What struck me most was how suddenly prescient the warnings about the Supreme Court feel now. They feel almost prophetic, especially when you think that they were written before Wilson and Marshall instituted judicial review. The opportunity for unsupervised and unaccountable judges was well recognized then. I will admit to a certain ambivalence. I find judicial elections unnerving, because its feels like justice is vulnerable to being warped to support re-election.

American Scripture: Making The Declaration Of Independence


Described as a bit of a broadside against Garry Wills’ earlier book on the subject, rather than situate the Declaration within a pan-European intellectual environment, with special attention to the ideas of the Scottish Enlightenment, Maier is more interested in a strictly American context. The state and local proclamations that preceded it, for example. She is not terribly interested in the philosophical background of it (though she is interested in the philosophical implications).

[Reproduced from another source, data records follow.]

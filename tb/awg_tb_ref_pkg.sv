// awg_tb_ref_pkg: reference arithmetic for the resampler testbenches.
//
// farrow_ref evaluates one output sample straight from the resampling
// formula y = sum_m u^m sum_t a(m,t) x'[J-N+t] in 64-bit integers, using
// the fixed-point rules the filter bank uses: each sub-filter sum
// floored to ACC_GUARD fractional bits, Horner steps floored after a shift
// by U_W, result rounded to an integer and saturated to 16 bits. lagrange3 gives the cubic Lagrange
// interpolator as Farrow coefficients (taps J-1..J+2), used to check that
// resampled sine waves stay on the ideal curve; lagrange_n gives the
// NP-point Lagrange interpolator in the same form.
package awg_tb_ref_pkg;
  import awg_pkg::*;

  function automatic longint floor_shift(longint v, int sh);
    return v >>> sh;   // arithmetic shift is a floor division by 2**sh
  endfunction

  // coef: flattened m*T+t; win: T samples; u: U_W-bit fraction
  function automatic int farrow_ref(int M, int T, longint coef[$], longint win[$], longint u);
    longint h [$];
    longint acc;
    for (int m = 0; m < M; m++) begin
      longint s = 0;
      for (int t = 0; t < T; t++) s += coef[m*T+t] * win[t];
      h.push_back(floor_shift(s, COEF_FRAC - ACC_GUARD));
    end
    acc = h[M-1];
    for (int m = M-2; m >= 0; m--) acc = floor_shift(acc * u, U_W) + h[m];
    acc = floor_shift(acc + (longint'(1) << (ACC_GUARD - 1)), ACC_GUARD);
    if (acc > 32767)  acc = 32767;
    if (acc < -32768) acc = -32768;
    return int'(acc);
  endfunction

  // Cubic Lagrange interpolation through x[J-1], x[J], x[J+1], x[J+2]
  // as polynomials in u (coefficients of u^0..u^3), placed on taps
  // N-1..N+2 of a (2N+1)-tap Farrow bank with M >= 4 sub-filters.
  function automatic void lagrange3(int M, int N, ref longint coef[$]);
    real c [4][4];   // [tap offset -1..2][power]
    int T = 2*N + 1;
    c[0] = '{0.0, -1.0/3.0,  0.5, -1.0/6.0};
    c[1] = '{1.0, -0.5,     -1.0,  0.5};
    c[2] = '{0.0,  1.0,      0.5, -0.5};
    c[3] = '{0.0, -1.0/6.0,  0.0,  1.0/6.0};
    coef.delete();
    for (int i = 0; i < M*T; i++) coef.push_back(0);
    for (int d = 0; d < 4; d++)
      for (int m = 0; m < 4; m++)
        coef[m*T + N - 1 + d] = longint'($rtoi(c[d][m] * real'(longint'(1) << COEF_FRAC)
                                  + ((c[d][m] >= 0.0) ? 0.5 : -0.5)));
  endfunction

  // Lagrange interpolation through NP points x[J-NP/2+1] .. x[J+NP/2]
  // (NP even, NP <= 2N, NP <= M) written as Farrow coefficients: the basis
  // polynomial of each point is multiplied out into powers of u.
  function automatic void lagrange_n(int NP, int M, int N, ref longint coef[$]);
    int T = 2*N + 1;
    int lo = -(NP/2 - 1);
    coef.delete();
    for (int i = 0; i < M*T; i++) coef.push_back(0);
    for (int a = 0; a < NP; a++) begin
      real p [$];
      p.push_back(1.0);                    // p[k] is the coefficient of u^k
      for (int b = 0; b < NP; b++) if (b != a) begin
        real q [$];
        real den = real'(a - b);
        for (int k = 0; k <= p.size(); k++) q.push_back(0.0);
        for (int k = 0; k < p.size(); k++) begin
          q[k+1] += p[k] / den;            // u * p
          q[k]   -= p[k] * real'(lo + b) / den;
        end
        p = q;
      end
      for (int m = 0; m < NP; m++)
        coef[m*T + N + lo + a] = longint'($rtoi(p[m] * real'(longint'(1) << COEF_FRAC)
                                    + ((p[m] >= 0.0) ? 0.5 : -0.5)));
    end
  endfunction

endpackage
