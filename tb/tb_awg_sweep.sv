// tb_awg_sweep: plays a frequency sweep through the whole generator at its
// default sizes. 4096 samples of a linear sweep from 10 MHz to 114.4 MHz,
// computed for a 2 GS/s sample rate, are written into the waveform memory
// and a 10-point Lagrange interpolator into the coefficient store. The
// sweep is then played at source rates of 983 MS/s, 1.228 GS/s and
// 1.474 GS/s into a 2 GS/s output (omega = f_s / 2 GS/s). Every DAC sample
// is checked bit-exactly against the resampling formula and against the
// ideal continuous sweep at the output sample's input position, to within
// 3 LSB, for as long as the filter window stays inside the stored sweep.
module tb_awg_sweep;
  import awg_pkg::*;
  import awg_tb_ref_pkg::*;
  localparam int K = 8, M = 11, N = 5, T = 2*N + 1, WAW = 11;
  localparam int CA = $clog2(M*T);
  localparam int LEN = 4096, NP = 10;
  localparam real AMP = 28000.0;
  localparam real PI = 3.14159265358979;
  localparam real FS0 = 2.0e9, F0 = 10.0e6, F1 = 114.4e6;

  logic clk_var = 0, rst_var_n = 0, wave_we = 0, src_run = 0, src_wrap, src_hold;
  logic [WAW+$clog2(K)-1:0] wave_waddr = '0;
  sample_t wave_wdata = '0;
  logic [WAW:0] wave_len_words = '0;
  logic clk = 0, rst_n = 0, rs_run = 0, coef_we = 0;
  omega_t omega = '0;
  logic [CA-1:0] coef_waddr = '0;
  coef_t coef_wdata = '0;
  sample_t dac_data [K];
  logic dac_valid, ev_shift, ev_stall, priming;

  awg_top dut (.*);

  always #5 clk = ~clk;
  always #3 clk_var = ~clk_var;

  int checks = 0, failures = 0;
  int wave [LEN];
  longint cflat [$];

  initial begin
    #3000000;
    failures++;
    $display("TB_RESULT checks=%0d failures=%0d", checks, failures);
    $finish;
  end

  task automatic chk(bit ok, string what);
    checks++;
    if (!ok) begin failures++; if (failures < 20) $display("FAIL %s", what); end
  endtask

  function automatic real sweep(real i);       // i in input samples
    real t = i / FS0;
    real dur = real'(LEN) / FS0;
    return AMP * $sin(2.0 * PI * (F0 * t + (F1 - F0) * t * t / (2.0 * dur)));
  endfunction

  task automatic run_case(int fs_msps);
    longint unsigned j, ph;
    int maxerr;
    bit done;
    rst_n = 0; rst_var_n = 0;
    repeat (3) @(negedge clk);
    rst_n = 1; rst_var_n = 1;
    for (int i = 0; i < M*T; i++) begin
      @(negedge clk); coef_we = 1; coef_waddr = CA'(i); coef_wdata = coef_t'(cflat[i]);
    end
    @(negedge clk); coef_we = 0;
    omega = omega_t'(longint'(real'(fs_msps) / 2000.0 * 4294967296.0));
    j = 0; maxerr = 0; done = 0;
    @(negedge clk); src_run = 1; rs_run = 1;
    while (!done) begin
      @(negedge clk);
      if (dac_valid) for (int p = 0; p < K; p++) begin
        longint wq [$];
        int e, err, j0;
        ph = j * longint'(omega);
        j0 = int'(ph >> 32);
        if (j0 + T >= LEN) done = 1;
        else begin
          wq.delete();
          for (int t = 0; t < T; t++) wq.push_back(longint'(wave[j0 + t]));
          e = farrow_ref(M, T, cflat, wq, longint'(uint_t'(ph >> (32 - U_W))));
          chk(dac_data[p] == sample_t'(e), $sformatf("%0d MS/s j=%0d got %0d exp %0d", fs_msps, j, dac_data[p], e));
          err = int'(dac_data[p]) - $rtoi(sweep(real'(N) + real'(ph) / 4294967296.0));
          if (err < 0) err = -err;
          if (err > maxerr) maxerr = err;
        end
        j++;
      end
    end
    src_run = 0; rs_run = 0;
    chk(maxerr <= 3, $sformatf("sweep error %0d LSB", maxerr));
    $display("fs %0d MS/s: %0d samples, max error against the ideal sweep %0d LSB", fs_msps, j, maxerr);
  endtask

  initial begin
    for (int i = 0; i < LEN; i++) wave[i] = $rtoi(sweep(real'(i)));
    lagrange_n(NP, M, N, cflat);
    repeat (2) @(negedge clk);
    rst_n = 1; rst_var_n = 1;
    for (int i = 0; i < LEN; i++) begin
      @(negedge clk_var);
      wave_we = 1; wave_waddr = (WAW+$clog2(K))'(i); wave_wdata = sample_t'(wave[i]);
    end
    @(negedge clk_var); wave_we = 0;
    wave_len_words = (WAW+1)'(LEN / K);
    run_case(983);
    run_case(1228);
    run_case(1474);
    $display("TB_RESULT checks=%0d failures=%0d", checks, failures);
    $finish;
  end
endmodule
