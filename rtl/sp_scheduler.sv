// sp_scheduler: scheduler S_i of input port PORT, staggered polling (SP)
// with a random secondary pattern.
//
// It runs the primary sub-scheduler PS_i and the secondary sub-scheduler
// SS_i in parallel on the same non-empty flags and combines them:
// the primary result wins when the VOQ it polls holds a cell; otherwise the
// secondary result is used; when both are null no VOQ is served this slot.
// sel_valid/sel_voq name the VOQ served and therefore the column whose SE
// is put in RT state; sel_primary/sel_secondary report which sub-scheduler
// decided. This priority rule follows the SP scheme. Timing: the selection
// is combinational within the slot; both sub-schedulers step every clock.
module sp_scheduler
  import diactc_pkg::*;
#(
  parameter int unsigned N    = 32,
  parameter int unsigned PORT = 0,
  parameter logic [31:0] SEED = 32'h1
) (
  input  logic         clk,
  input  logic         rst_n,
  input  logic [N-1:0] nonempty,
  output logic         sel_valid,
  output port_t        sel_voq,
  output logic         sel_primary,
  output logic         sel_secondary
);

  port_t c, q;
  logic  ps_valid, ss_valid;

  ps_staggered #(.N(N), .PORT(PORT)) u_ps (
    .clk, .rst_n, .nonempty, .c, .ps_valid
  );

  ss_random #(.N(N), .SEED(SEED)) u_ss (
    .clk, .rst_n, .nonempty, .q, .ss_valid
  );

  always_comb begin
    sel_primary   = ps_valid;
    sel_secondary = !ps_valid && ss_valid;
    sel_valid     = ps_valid || ss_valid;
    sel_voq       = ps_valid ? c : q;
  end

endmodule
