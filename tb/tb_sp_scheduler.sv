// tb_sp_scheduler: self-checking test of the SP scheduler of port 3 in an
// 8-port switch. Each slot it applies a random non-empty set and checks the
// rule: serve the primary VOQ (3 + t) mod 8 if it holds a cell, otherwise a
// non-empty VOQ chosen by the secondary, otherwise nothing. It counts slots
// of each outcome and fails if one never happened.
module tb_sp_scheduler;
  import diactc_pkg::*;

  localparam int N = 8;
  localparam int PORT = 3;

  logic         clk = 0, rst_n = 0;
  logic [N-1:0] nonempty;
  logic         sel_valid, sel_primary, sel_secondary;
  port_t        sel_voq;

  sp_scheduler #(.N(N), .PORT(PORT), .SEED(32'hCAFE_0001)) dut (.*);

  always #5 clk = ~clk;

  int checks = 0, failures = 0;
  int n_prim = 0, n_sec = 0, n_null = 0;

  task automatic check(logic ok, string what);
    checks++;
    if (!ok) begin
      failures++;
      $display("FAIL %s at %0t nonempty=%b sel=%0d v=%b p=%b s=%b", what, $time,
               nonempty, sel_voq, sel_valid, sel_primary, sel_secondary);
    end
  endtask

  initial begin
    repeat (20000) @(posedge clk);
    failures++;
    $display("TB_RESULT checks=%0d failures=%0d", checks, failures);
    $finish;
  end

  initial begin
    nonempty = '0;
    repeat (2) @(posedge clk);
    @(negedge clk) rst_n = 1;
    for (int t = 0; t < 3000; t++) begin
      int c;
      c = (PORT + t) % N;
      nonempty = ($urandom % 6 == 0) ? '0 : N'($urandom);
      #1;
      if (nonempty[c]) begin
        check(sel_valid && sel_primary && !sel_secondary && sel_voq == port_t'(c), "primary");
        n_prim++;
      end else if (nonempty != '0) begin
        check(sel_valid && !sel_primary && sel_secondary && sel_voq < N
              && nonempty[sel_voq[2:0]], "secondary");
        n_sec++;
      end else begin
        check(!sel_valid && !sel_primary && !sel_secondary, "null");
        n_null++;
      end
      @(negedge clk);
    end
    check(n_prim > 0 && n_sec > 0 && n_null > 0, "all outcomes seen");
    $display("primary=%0d secondary=%0d null=%0d", n_prim, n_sec, n_null);
    $display("TB_RESULT checks=%0d failures=%0d", checks, failures);
    $finish;
  end
endmodule
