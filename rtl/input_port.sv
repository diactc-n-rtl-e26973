// input_port: input port i of the DiaCTC(N) switch.
//
// It holds the port's N VOQs (voq_buffer) and its distributed scheduler S_i
// (sp_scheduler). Every slot the scheduler looks only at this port's own
// non-empty flags, with no knowledge of other ports, and picks the VOQ to
// serve. The port then drives the fabric: tx_en/tx_col set the SE of column
// tx_col in its row to RT state, and tx_cell is that VOQ's HOL cell. In the
// same slot the fabric may hand back rcv_cell, a cell intercepted from an
// upstream port on that column, which is stored in the served VOQ. External
// arrivals come in on ext_cell, at most one per slot; ext_drop flags one
// that found its VOQ full.
// Timing: one slot per clock. The choice and tx_* are combinational from
// registered state; VOQ contents update on the clock edge, so a cell that
// arrives in slot t can be sent in slot t+1 at the earliest.
module input_port
  import diactc_pkg::*;
#(
  parameter int unsigned N     = 32,
  parameter int unsigned DEPTH = 64,
  parameter int unsigned PORT  = 0,
  parameter logic [31:0] SEED  = 32'h1
) (
  input  logic  clk,
  input  logic  rst_n,
  input  cell_t ext_cell,
  output logic  ext_drop,
  output logic  tx_en,
  output port_t tx_col,
  output cell_t tx_cell,
  input  cell_t rcv_cell,
  output logic  sel_primary,
  output logic  sel_secondary
);

  logic [N-1:0] nonempty;
  logic         sel_valid;
  port_t        sel_voq;
  cell_t        hol_cell;

  sp_scheduler #(.N(N), .PORT(PORT), .SEED(SEED)) u_sched (
    .clk, .rst_n, .nonempty,
    .sel_valid, .sel_voq, .sel_primary, .sel_secondary
  );

  voq_buffer #(.N(N), .DEPTH(DEPTH)) u_voq (
    .clk, .rst_n,
    .ext_cell, .ext_drop,
    .rcv_cell,
    .deq     (sel_valid),
    .deq_voq (sel_voq),
    .hol_cell,
    .nonempty
  );

  assign tx_en   = sel_valid;
  assign tx_col  = sel_voq;
  assign tx_cell = sel_valid ? hol_cell : NO_CELL;

endmodule
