// tb_input_port: self-checking test of one input port (port 1 of a 4-port
// switch, VOQ depth 4). Each slot it offers a random external cell and,
// when the port sends, sometimes hands back an intercepted cell for the
// column being sent on, as the fabric would. A per-VOQ queue model checks
// that the port sends exactly when it holds a cell, sends the HOL cell of
// the VOQ it names, honours the primary poll (1 + t) mod 4 first, and drops
// an external cell only when its VOQ would overflow.
module tb_input_port;
  import diactc_pkg::*;

  localparam int N = 4;
  localparam int DEPTH = 4;
  localparam int PORT = 1;

  logic  clk = 0, rst_n = 0;
  cell_t ext_cell, tx_cell, rcv_cell;
  logic  ext_drop, tx_en, sel_primary, sel_secondary;
  port_t tx_col;

  input_port #(.N(N), .DEPTH(DEPTH), .PORT(PORT), .SEED(32'h0BAD_F00D)) dut (.*);

  always #5 clk = ~clk;

  int checks = 0, failures = 0;
  int n_prim = 0, n_sec = 0, n_rcv = 0, n_drop = 0;
  cell_t q[N][$];
  int unsigned seq = 0;

  task automatic check(logic ok, string what);
    checks++;
    if (!ok) begin
      failures++;
      $display("FAIL %s at %0t", what, $time);
    end
  endtask

  initial begin
    repeat (20000) @(posedge clk);
    failures++;
    $display("TB_RESULT checks=%0d failures=%0d", checks, failures);
    $finish;
  end

  initial begin
    ext_cell = NO_CELL; rcv_cell = NO_CELL;
    repeat (2) @(posedge clk);
    @(negedge clk) rst_n = 1;
    for (int t = 0; t < 4000; t++) begin
      int  c, any, after;
      bit  exp_drop;
      c = (PORT + t) % N;
      any = 0;
      for (int k = 0; k < N; k++) if (q[k].size() > 0) any = 1;
      ext_cell = NO_CELL;
      if ($urandom % 3 != 0) begin
        ext_cell.valid = 1'b1;
        ext_cell.src   = port_t'(PORT);
        ext_cell.dst   = port_t'($urandom % N);
        ext_cell.data  = 64'(seq++);
      end
      rcv_cell = NO_CELL;
      #1;
      check(tx_en == (any != 0), "tx_en");
      if (tx_en) begin
        check(tx_col < N && q[tx_col].size() > 0, "tx_col non-empty");
        if (tx_col < N && q[tx_col].size() > 0) check(tx_cell == q[tx_col][0], "HOL cell sent");
        if (q[c].size() > 0) begin
          check(sel_primary && tx_col == port_t'(c), "primary first");
          n_prim++;
        end else begin
          check(sel_secondary, "secondary otherwise");
          n_sec++;
        end
        if ($urandom % 3 == 0) begin
          rcv_cell.valid = 1'b1;
          rcv_cell.src   = port_t'($urandom % N);
          rcv_cell.dst   = tx_col;
          rcv_cell.data  = 64'(seq++) | 64'h4000_0000_0000_0000;
        end
      end else begin
        check(!tx_cell.valid, "idle sends nothing");
      end
      #1;
      exp_drop = 0;
      if (ext_cell.valid) begin
        after = q[ext_cell.dst].size() - ((tx_en && tx_col == ext_cell.dst) ? 1 : 0)
                + ((rcv_cell.valid && rcv_cell.dst == ext_cell.dst) ? 1 : 0);
        exp_drop = after >= DEPTH;
      end
      check(ext_drop == exp_drop, "ext_drop");
      @(posedge clk);
      if (tx_en) void'(q[tx_col].pop_front());
      if (rcv_cell.valid) begin q[rcv_cell.dst].push_back(rcv_cell); n_rcv++; end
      if (ext_cell.valid && !exp_drop) q[ext_cell.dst].push_back(ext_cell);
      if (exp_drop) n_drop++;
      @(negedge clk);
    end
    check(n_prim > 0 && n_sec > 0 && n_rcv > 0 && n_drop > 0, "coverage");
    $display("primary=%0d secondary=%0d intercepted=%0d drops=%0d", n_prim, n_sec, n_rcv, n_drop);
    $display("TB_RESULT checks=%0d failures=%0d", checks, failures);
    $finish;
  end
endmodule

If I’m honest, I found Wills to be a better writer. This is partly because I wasn’t too interested in the straight revolutionary history that makes up the first third or so the book.

‘Illuminating History: A Retrospective Of Seven Decades’ By Bernard Bailyn


I fear I’ll need to buy one of Bailyn’s seminal books, because the two available from the local library system are not giving me a good view of his value as a historian, but are giving me a good view of his limitations as a writer. He’s not bad, but when I started reading him, I was in the mood for a great stylist.

This is really just a collection of essays on his work; some interesting, some dangerously paternalistic, and some quite touching.

My favorite part was the very end, his appendix, which isn’t an appendix, but a place to write brief biographies of two historians of early America who influenced him. Many historians are forgotten after death and I credit him for wanting to immortalize Morison and Handlin, just a little, is admirable.